**Task objective:**
Read the entries below and pull out each line with the string "loop".

**Information shown:**
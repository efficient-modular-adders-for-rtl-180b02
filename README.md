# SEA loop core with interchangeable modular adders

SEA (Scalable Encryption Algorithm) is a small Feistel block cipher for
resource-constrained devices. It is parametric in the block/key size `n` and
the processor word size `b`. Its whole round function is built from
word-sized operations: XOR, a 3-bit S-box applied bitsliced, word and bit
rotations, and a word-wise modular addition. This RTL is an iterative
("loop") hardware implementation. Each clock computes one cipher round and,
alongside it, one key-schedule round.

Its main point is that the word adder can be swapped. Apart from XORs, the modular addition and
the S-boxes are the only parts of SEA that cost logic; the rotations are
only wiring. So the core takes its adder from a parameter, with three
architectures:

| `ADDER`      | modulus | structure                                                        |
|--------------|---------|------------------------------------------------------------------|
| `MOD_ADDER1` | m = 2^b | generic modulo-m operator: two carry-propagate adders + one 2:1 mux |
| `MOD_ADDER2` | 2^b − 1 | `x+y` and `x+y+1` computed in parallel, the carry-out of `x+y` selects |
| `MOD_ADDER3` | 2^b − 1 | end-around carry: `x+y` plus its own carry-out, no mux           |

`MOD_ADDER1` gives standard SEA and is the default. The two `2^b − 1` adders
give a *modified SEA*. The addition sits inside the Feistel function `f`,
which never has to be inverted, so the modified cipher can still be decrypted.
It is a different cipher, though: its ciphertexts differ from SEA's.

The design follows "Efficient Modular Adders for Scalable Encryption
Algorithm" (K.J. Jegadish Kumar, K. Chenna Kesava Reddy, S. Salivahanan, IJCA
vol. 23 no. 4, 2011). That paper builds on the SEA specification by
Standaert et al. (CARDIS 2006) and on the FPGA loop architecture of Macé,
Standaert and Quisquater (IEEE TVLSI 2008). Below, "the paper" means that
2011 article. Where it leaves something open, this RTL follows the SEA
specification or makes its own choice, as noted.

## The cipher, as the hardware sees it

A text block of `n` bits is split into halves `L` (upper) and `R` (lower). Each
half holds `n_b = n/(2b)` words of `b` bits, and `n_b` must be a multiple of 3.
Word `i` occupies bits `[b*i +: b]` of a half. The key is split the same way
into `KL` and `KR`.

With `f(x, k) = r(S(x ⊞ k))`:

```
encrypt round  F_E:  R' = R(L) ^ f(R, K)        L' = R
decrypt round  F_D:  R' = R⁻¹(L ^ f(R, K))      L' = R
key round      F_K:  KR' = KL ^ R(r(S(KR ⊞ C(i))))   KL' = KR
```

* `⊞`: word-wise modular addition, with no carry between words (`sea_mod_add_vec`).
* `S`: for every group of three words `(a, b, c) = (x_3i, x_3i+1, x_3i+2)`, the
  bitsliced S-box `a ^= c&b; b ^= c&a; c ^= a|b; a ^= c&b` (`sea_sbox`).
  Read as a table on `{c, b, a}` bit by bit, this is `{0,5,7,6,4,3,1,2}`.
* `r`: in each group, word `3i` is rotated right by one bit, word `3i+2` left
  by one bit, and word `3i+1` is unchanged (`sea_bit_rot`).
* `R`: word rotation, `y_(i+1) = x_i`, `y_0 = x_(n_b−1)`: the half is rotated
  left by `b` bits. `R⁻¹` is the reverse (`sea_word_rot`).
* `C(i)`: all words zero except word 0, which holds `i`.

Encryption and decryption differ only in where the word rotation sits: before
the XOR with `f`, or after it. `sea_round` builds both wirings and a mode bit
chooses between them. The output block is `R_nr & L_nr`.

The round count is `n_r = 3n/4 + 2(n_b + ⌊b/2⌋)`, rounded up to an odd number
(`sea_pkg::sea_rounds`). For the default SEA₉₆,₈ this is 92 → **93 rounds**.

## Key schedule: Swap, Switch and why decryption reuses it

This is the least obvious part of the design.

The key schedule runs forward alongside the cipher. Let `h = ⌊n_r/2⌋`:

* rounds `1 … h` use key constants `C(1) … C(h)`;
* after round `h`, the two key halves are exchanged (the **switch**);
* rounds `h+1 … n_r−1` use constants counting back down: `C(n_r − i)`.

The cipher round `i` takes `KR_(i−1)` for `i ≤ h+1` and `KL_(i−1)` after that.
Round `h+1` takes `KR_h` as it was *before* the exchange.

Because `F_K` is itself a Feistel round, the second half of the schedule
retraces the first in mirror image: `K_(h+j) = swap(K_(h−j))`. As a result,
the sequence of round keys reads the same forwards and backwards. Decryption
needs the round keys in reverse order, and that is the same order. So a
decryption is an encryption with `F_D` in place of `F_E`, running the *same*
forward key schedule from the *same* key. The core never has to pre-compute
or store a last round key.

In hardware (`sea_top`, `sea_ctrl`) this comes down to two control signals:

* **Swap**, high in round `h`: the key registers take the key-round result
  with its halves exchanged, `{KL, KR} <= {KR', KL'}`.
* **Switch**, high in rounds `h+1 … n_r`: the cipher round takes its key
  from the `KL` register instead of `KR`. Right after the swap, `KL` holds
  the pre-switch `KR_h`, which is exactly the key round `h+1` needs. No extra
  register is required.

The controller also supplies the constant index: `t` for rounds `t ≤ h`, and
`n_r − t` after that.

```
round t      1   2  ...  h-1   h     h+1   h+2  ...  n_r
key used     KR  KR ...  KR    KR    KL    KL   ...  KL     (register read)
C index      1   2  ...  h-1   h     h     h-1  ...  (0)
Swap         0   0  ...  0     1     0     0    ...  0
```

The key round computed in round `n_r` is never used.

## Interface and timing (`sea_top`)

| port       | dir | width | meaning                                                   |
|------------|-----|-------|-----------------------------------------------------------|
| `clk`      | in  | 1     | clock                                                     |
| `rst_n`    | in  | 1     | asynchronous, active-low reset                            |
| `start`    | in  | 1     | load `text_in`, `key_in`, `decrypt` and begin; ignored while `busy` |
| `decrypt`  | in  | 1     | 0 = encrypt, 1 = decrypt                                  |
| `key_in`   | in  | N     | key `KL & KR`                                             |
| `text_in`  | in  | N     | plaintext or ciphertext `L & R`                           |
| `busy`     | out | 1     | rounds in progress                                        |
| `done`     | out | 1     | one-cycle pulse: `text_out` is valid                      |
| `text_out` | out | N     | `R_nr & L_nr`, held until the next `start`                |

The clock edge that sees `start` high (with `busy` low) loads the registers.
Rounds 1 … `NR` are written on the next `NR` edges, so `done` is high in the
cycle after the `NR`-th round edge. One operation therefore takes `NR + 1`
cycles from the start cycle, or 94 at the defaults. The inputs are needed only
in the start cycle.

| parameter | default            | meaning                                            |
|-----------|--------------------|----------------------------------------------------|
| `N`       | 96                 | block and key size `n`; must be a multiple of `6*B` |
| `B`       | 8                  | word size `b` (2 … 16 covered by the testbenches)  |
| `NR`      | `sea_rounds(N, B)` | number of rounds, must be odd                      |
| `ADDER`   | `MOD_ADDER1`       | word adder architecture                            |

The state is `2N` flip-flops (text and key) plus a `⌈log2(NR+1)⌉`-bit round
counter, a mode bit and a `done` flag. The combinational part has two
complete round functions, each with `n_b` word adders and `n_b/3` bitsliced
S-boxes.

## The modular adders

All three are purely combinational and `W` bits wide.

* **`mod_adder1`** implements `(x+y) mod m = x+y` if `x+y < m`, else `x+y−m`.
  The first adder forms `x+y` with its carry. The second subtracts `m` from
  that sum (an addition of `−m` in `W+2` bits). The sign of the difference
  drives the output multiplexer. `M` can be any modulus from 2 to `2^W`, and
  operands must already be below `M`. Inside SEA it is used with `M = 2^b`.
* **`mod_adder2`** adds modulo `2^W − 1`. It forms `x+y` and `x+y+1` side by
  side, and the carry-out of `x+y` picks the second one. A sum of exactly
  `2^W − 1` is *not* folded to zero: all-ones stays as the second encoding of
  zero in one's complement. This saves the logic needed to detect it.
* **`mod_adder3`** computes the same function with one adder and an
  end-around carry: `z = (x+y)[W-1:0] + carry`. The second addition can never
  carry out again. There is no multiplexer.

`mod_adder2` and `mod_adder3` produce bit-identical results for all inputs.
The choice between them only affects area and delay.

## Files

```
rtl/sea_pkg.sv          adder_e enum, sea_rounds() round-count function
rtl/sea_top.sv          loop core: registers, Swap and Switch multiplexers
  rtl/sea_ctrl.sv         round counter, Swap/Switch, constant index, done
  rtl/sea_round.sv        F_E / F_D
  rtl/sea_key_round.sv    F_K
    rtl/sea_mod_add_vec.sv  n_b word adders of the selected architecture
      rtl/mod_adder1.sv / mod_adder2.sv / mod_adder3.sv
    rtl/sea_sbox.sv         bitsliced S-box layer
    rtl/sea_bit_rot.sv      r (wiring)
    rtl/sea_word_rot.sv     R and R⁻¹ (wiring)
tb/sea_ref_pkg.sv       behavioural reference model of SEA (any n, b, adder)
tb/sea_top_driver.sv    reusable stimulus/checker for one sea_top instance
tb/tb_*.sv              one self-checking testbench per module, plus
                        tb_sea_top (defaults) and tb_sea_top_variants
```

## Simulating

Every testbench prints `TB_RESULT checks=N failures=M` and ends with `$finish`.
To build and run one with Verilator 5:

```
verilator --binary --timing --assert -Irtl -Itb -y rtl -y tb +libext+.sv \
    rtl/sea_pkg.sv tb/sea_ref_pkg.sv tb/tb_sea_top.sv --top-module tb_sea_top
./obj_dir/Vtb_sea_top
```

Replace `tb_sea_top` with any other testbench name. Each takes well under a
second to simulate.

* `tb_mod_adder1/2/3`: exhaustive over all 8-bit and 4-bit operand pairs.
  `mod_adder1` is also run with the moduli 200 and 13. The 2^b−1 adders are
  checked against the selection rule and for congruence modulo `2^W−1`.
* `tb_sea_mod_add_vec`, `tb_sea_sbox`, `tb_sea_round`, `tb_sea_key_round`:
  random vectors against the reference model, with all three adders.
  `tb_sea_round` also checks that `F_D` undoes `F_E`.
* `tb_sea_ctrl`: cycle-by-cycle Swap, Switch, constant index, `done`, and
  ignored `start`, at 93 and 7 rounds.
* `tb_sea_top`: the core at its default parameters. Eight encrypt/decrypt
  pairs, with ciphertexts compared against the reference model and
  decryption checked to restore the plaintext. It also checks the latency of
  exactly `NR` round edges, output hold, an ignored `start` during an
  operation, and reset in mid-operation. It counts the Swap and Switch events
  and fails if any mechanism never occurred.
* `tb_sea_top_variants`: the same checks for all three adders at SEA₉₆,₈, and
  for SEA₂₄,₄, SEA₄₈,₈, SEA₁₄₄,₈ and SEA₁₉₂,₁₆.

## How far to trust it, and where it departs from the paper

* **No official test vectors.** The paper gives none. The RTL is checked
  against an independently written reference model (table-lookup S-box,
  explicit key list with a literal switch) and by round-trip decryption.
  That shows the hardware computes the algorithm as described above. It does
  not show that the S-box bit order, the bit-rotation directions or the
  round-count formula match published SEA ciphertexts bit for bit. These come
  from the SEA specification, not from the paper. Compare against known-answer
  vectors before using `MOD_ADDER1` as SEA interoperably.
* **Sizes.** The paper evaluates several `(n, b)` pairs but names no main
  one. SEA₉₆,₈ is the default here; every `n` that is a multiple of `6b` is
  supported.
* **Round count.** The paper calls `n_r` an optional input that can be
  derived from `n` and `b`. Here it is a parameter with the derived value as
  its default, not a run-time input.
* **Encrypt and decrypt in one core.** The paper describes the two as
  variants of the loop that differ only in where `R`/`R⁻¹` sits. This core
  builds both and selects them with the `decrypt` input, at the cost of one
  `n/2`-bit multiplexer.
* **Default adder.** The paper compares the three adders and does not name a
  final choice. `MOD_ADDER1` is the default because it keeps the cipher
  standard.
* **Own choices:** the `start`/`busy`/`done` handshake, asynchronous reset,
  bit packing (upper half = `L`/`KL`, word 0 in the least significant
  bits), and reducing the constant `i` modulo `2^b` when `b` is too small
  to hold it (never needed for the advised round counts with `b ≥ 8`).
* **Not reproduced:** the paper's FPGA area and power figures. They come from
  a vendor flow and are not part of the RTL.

**Result of this task:**
# SEA loop core with interchangeable modular adders
("loop") hardware implementation. Each clock computes one cipher round and,
Standaert et al. (CARDIS 2006) and on the FPGA loop architecture of Macé,
rtl/sea_top.sv          loop core: registers, Swap and Switch multiplexers
  variants of the loop that differ only in where `R`/`R⁻¹` sits. This core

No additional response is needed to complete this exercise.